### TASK OBJECTIVE
The response should be the data again, identical in every line.

─── SOURCE RECORDS ───

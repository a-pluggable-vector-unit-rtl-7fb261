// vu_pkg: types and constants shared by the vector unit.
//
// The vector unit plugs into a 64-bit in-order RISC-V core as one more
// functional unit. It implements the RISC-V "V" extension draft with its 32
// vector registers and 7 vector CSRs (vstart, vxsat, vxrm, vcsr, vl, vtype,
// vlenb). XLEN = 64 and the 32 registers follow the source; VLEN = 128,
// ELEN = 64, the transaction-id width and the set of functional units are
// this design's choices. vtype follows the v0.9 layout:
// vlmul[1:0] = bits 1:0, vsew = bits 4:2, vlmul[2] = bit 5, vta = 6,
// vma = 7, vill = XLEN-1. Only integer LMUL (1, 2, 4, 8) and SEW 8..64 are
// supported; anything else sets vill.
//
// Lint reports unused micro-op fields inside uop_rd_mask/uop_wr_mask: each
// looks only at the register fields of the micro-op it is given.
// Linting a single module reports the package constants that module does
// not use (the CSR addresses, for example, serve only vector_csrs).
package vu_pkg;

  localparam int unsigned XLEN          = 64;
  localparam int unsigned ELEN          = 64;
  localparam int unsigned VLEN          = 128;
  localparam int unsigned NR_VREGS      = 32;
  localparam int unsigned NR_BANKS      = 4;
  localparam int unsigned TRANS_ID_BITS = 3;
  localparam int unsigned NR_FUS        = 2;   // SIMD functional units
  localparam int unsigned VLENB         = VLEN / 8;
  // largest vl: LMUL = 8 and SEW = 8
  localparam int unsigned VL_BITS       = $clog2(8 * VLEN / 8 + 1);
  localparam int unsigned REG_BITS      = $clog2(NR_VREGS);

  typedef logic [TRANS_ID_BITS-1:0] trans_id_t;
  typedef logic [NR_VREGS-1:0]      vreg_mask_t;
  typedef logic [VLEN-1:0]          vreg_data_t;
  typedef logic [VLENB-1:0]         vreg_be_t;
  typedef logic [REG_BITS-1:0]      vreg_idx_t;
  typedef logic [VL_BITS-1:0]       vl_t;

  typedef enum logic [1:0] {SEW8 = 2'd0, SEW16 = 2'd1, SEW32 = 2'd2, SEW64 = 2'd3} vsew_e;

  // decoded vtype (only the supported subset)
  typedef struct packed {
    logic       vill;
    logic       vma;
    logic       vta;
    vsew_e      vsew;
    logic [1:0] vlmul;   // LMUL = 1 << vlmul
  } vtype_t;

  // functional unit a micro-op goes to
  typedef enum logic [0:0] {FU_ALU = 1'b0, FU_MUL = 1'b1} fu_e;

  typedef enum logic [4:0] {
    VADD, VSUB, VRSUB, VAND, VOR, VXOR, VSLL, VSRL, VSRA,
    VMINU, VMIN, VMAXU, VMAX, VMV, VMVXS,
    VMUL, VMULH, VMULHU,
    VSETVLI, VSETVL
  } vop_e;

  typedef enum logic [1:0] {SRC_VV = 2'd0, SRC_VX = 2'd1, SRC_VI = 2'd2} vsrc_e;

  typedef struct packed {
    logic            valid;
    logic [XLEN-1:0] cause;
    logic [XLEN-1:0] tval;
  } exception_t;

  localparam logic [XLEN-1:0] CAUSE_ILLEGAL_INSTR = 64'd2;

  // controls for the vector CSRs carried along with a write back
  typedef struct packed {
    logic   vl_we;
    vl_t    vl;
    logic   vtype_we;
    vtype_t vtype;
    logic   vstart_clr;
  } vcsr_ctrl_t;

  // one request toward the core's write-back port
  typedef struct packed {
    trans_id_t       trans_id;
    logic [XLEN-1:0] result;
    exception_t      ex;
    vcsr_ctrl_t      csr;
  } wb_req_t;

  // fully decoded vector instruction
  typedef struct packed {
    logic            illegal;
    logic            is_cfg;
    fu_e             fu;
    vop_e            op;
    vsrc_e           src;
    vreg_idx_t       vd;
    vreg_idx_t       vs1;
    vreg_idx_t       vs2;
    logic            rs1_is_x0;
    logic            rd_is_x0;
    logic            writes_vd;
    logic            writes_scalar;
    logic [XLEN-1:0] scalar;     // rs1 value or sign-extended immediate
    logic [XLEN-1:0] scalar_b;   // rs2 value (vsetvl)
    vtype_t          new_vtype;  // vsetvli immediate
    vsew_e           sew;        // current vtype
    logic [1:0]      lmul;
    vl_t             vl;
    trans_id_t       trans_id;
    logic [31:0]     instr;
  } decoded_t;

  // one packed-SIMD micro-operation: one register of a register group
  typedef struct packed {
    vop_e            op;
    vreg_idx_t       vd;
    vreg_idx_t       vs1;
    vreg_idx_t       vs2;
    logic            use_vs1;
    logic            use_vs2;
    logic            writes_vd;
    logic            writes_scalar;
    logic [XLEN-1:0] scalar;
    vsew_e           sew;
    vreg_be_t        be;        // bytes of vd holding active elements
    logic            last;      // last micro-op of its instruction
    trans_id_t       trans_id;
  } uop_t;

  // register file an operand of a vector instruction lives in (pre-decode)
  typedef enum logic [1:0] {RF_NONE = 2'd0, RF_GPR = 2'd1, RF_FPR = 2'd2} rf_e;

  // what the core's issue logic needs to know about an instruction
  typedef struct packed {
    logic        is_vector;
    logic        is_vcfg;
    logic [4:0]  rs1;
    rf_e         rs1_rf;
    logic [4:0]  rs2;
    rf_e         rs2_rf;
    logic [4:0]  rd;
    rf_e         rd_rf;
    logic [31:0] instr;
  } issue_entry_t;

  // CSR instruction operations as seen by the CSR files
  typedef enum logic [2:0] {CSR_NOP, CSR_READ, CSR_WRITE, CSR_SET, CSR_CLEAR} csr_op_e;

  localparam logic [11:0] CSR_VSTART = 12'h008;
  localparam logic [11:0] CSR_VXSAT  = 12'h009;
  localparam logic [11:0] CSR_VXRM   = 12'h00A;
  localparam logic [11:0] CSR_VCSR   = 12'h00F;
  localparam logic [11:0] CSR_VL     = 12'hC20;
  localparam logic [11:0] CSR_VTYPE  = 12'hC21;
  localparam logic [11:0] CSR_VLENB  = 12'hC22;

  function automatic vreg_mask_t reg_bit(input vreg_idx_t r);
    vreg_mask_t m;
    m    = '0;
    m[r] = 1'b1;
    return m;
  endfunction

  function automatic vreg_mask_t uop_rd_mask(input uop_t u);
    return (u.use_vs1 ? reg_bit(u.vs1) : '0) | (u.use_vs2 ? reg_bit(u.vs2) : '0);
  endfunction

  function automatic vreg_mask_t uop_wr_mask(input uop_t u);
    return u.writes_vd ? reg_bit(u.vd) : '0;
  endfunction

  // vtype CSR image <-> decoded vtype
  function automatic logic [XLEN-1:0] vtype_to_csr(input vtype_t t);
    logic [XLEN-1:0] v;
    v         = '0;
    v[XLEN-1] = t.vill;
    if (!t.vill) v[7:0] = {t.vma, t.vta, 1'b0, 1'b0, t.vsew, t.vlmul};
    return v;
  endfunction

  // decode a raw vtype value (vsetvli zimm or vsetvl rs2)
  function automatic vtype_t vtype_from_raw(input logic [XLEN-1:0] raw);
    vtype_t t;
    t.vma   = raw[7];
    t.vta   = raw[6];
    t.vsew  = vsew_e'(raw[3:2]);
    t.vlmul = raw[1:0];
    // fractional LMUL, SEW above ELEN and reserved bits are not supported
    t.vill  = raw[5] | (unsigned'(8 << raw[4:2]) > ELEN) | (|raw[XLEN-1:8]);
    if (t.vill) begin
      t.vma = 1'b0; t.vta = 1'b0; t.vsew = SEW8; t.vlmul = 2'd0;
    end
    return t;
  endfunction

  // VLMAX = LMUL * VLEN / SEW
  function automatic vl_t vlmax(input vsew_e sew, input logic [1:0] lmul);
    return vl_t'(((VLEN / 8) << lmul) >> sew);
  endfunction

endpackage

───

### WRITTEN SOLUTION
repository a-pluggable-vector-unit-rtl-7fb261
// vu_pkg: types and constants shared by the vector unit.
//
// The vector unit plugs into a 64-bit in-order RISC-V core as one more
// functional unit. It implements the RISC-V "V" extension draft with its 32
// vector registers and 7 vector CSRs (vstart, vxsat, vxrm, vcsr, vl, vtype,
// vlenb). XLEN = 64 and the 32 registers follow the source; VLEN = 128,
// ELEN = 64, the transaction-id width and the set of functional units are
// this design's choices. vtype follows the v0.9 layout:
// vlmul[1:0] = bits 1:0, vsew = bits 4:2, vlmul[2] = bit 5, vta = 6,
// vma = 7, vill = XLEN-1. Only integer LMUL (1, 2, 4, 8) and SEW 8..64 are
// supported; anything else sets vill.
//
// Lint reports unused micro-op fields inside uop_rd_mask/uop_wr_mask: each
// looks only at the register fields of the micro-op it is given.
// Linting a single module reports the package constants that module does
// not use (the CSR addresses, for example, serve only vector_csrs).
package vu_pkg;

  localparam int unsigned XLEN          = 64;
  localparam int unsigned ELEN          = 64;
  localparam int unsigned VLEN          = 128;
  localparam int unsigned NR_VREGS      = 32;
  localparam int unsigned NR_BANKS      = 4;
  localparam int unsigned TRANS_ID_BITS = 3;
  localparam int unsigned NR_FUS        = 2;   // SIMD functional units
  localparam int unsigned VLENB         = VLEN / 8;
  // largest vl: LMUL = 8 and SEW = 8
  localparam int unsigned VL_BITS       = $clog2(8 * VLEN / 8 + 1);
  localparam int unsigned REG_BITS      = $clog2(NR_VREGS);

  typedef logic [TRANS_ID_BITS-1:0] trans_id_t;
  typedef logic [NR_VREGS-1:0]      vreg_mask_t;
  typedef logic [VLEN-1:0]          vreg_data_t;
  typedef logic [VLENB-1:0]         vreg_be_t;
  typedef logic [REG_BITS-1:0]      vreg_idx_t;
  typedef logic [VL_BITS-1:0]       vl_t;

  typedef enum logic [1:0] {SEW8 = 2'd0, SEW16 = 2'd1, SEW32 = 2'd2, SEW64 = 2'd3} vsew_e;

  // decoded vtype (only the supported subset)
  typedef struct packed {
    logic       vill;
    logic       vma;
    logic       vta;
    vsew_e      vsew;
    logic [1:0] vlmul;   // LMUL = 1 << vlmul
  } vtype_t;

  // functional unit a micro-op goes to
  typedef enum logic [0:0] {FU_ALU = 1'b0, FU_MUL = 1'b1} fu_e;

  typedef enum logic [4:0] {
    VADD, VSUB, VRSUB, VAND, VOR, VXOR, VSLL, VSRL, VSRA,
    VMINU, VMIN, VMAXU, VMAX, VMV, VMVXS,
    VMUL, VMULH, VMULHU,
    VSETVLI, VSETVL
  } vop_e;

  typedef enum logic [1:0] {SRC_VV = 2'd0, SRC_VX = 2'd1, SRC_VI = 2'd2} vsrc_e;

  typedef struct packed {
    logic            valid;
    logic [XLEN-1:0] cause;
    logic [XLEN-1:0] tval;
  } exception_t;

  localparam logic [XLEN-1:0] CAUSE_ILLEGAL_INSTR = 64'd2;

  // controls for the vector CSRs carried along with a write back
  typedef struct packed {
    logic   vl_we;
    vl_t    vl;
    logic   vtype_we;
    vtype_t vtype;
    logic   vstart_clr;
  } vcsr_ctrl_t;

  // one request toward the core's write-back port
  typedef struct packed {
    trans_id_t       trans_id;
    logic [XLEN-1:0] result;
    exception_t      ex;
    vcsr_ctrl_t      csr;
  } wb_req_t;

  // fully decoded vector instruction
  typedef struct packed {
    logic            illegal;
    logic            is_cfg;
    fu_e             fu;
    vop_e            op;
    vsrc_e           src;
    vreg_idx_t       vd;
    vreg_idx_t       vs1;
    vreg_idx_t       vs2;
    logic            rs1_is_x0;
    logic            rd_is_x0;
    logic            writes_vd;
    logic            writes_scalar;
    logic [XLEN-1:0] scalar;     // rs1 value or sign-extended immediate
    logic [XLEN-1:0] scalar_b;   // rs2 value (vsetvl)
    vtype_t          new_vtype;  // vsetvli immediate
    vsew_e           sew;        // current vtype
    logic [1:0]      lmul;
    vl_t             vl;
    trans_id_t       trans_id;
    logic [31:0]     instr;
  } decoded_t;

  // one packed-SIMD micro-operation: one register of a register group
  typedef struct packed {
    vop_e            op;
    vreg_idx_t       vd;
    vreg_idx_t       vs1;
    vreg_idx_t       vs2;
    logic            use_vs1;
    logic            use_vs2;
    logic            writes_vd;
    logic            writes_scalar;
    logic [XLEN-1:0] scalar;
    vsew_e           sew;
    vreg_be_t        be;        // bytes of vd holding active elements
    logic            last;      // last micro-op of its instruction
    trans_id_t       trans_id;
  } uop_t;

  // register file an operand of a vector instruction lives in (pre-decode)
  typedef enum logic [1:0] {RF_NONE = 2'd0, RF_GPR = 2'd1, RF_FPR = 2'd2} rf_e;

  // what the core's issue logic needs to know about an instruction
  typedef struct packed {
    logic        is_vector;
    logic        is_vcfg;
    logic [4:0]  rs1;
    rf_e         rs1_rf;
    logic [4:0]  rs2;
    rf_e         rs2_rf;
    logic [4:0]  rd;
    rf_e         rd_rf;
    logic [31:0] instr;
  } issue_entry_t;

  // CSR instruction operations as seen by the CSR files
  typedef enum logic [2:0] {CSR_NOP, CSR_READ, CSR_WRITE, CSR_SET, CSR_CLEAR} csr_op_e;

  localparam logic [11:0] CSR_VSTART = 12'h008;
  localparam logic [11:0] CSR_VXSAT  = 12'h009;
  localparam logic [11:0] CSR_VXRM   = 12'h00A;
  localparam logic [11:0] CSR_VCSR   = 12'h00F;
  localparam logic [11:0] CSR_VL     = 12'hC20;
  localparam logic [11:0] CSR_VTYPE  = 12'hC21;
  localparam logic [11:0] CSR_VLENB  = 12'hC22;

  function automatic vreg_mask_t reg_bit(input vreg_idx_t r);
    vreg_mask_t m;
    m    = '0;
    m[r] = 1'b1;
    return m;
  endfunction

  function automatic vreg_mask_t uop_rd_mask(input uop_t u);
    return (u.use_vs1 ? reg_bit(u.vs1) : '0) | (u.use_vs2 ? reg_bit(u.vs2) : '0);
  endfunction

  function automatic vreg_mask_t uop_wr_mask(input uop_t u);
    return u.writes_vd ? reg_bit(u.vd) : '0;
  endfunction

  // vtype CSR image <-> decoded vtype
  function automatic logic [XLEN-1:0] vtype_to_csr(input vtype_t t);
    logic [XLEN-1:0] v;
    v         = '0;
    v[XLEN-1] = t.vill;
    if (!t.vill) v[7:0] = {t.vma, t.vta, 1'b0, 1'b0, t.vsew, t.vlmul};
    return v;
  endfunction

  // decode a raw vtype value (vsetvli zimm or vsetvl rs2)
  function automatic vtype_t vtype_from_raw(input logic [XLEN-1:0] raw);
    vtype_t t;
    t.vma   = raw[7];
    t.vta   = raw[6];
    t.vsew  = vsew_e'(raw[3:2]);
    t.vlmul = raw[1:0];
    // fractional LMUL, SEW above ELEN and reserved bits are not supported
    t.vill  = raw[5] | (unsigned'(8 << raw[4:2]) > ELEN) | (|raw[XLEN-1:8]);
    if (t.vill) begin
      t.vma = 1'b0; t.vta = 1'b0; t.vsew = SEW8; t.vlmul = 2'd0;
    end
    return t;
  endfunction

  // VLMAX = LMUL * VLEN / SEW
  function automatic vl_t vlmax(input vsew_e sew, input logic [1:0] lmul);
    return vl_t'(((VLEN / 8) << lmul) >> sew);
  endfunction

endpackage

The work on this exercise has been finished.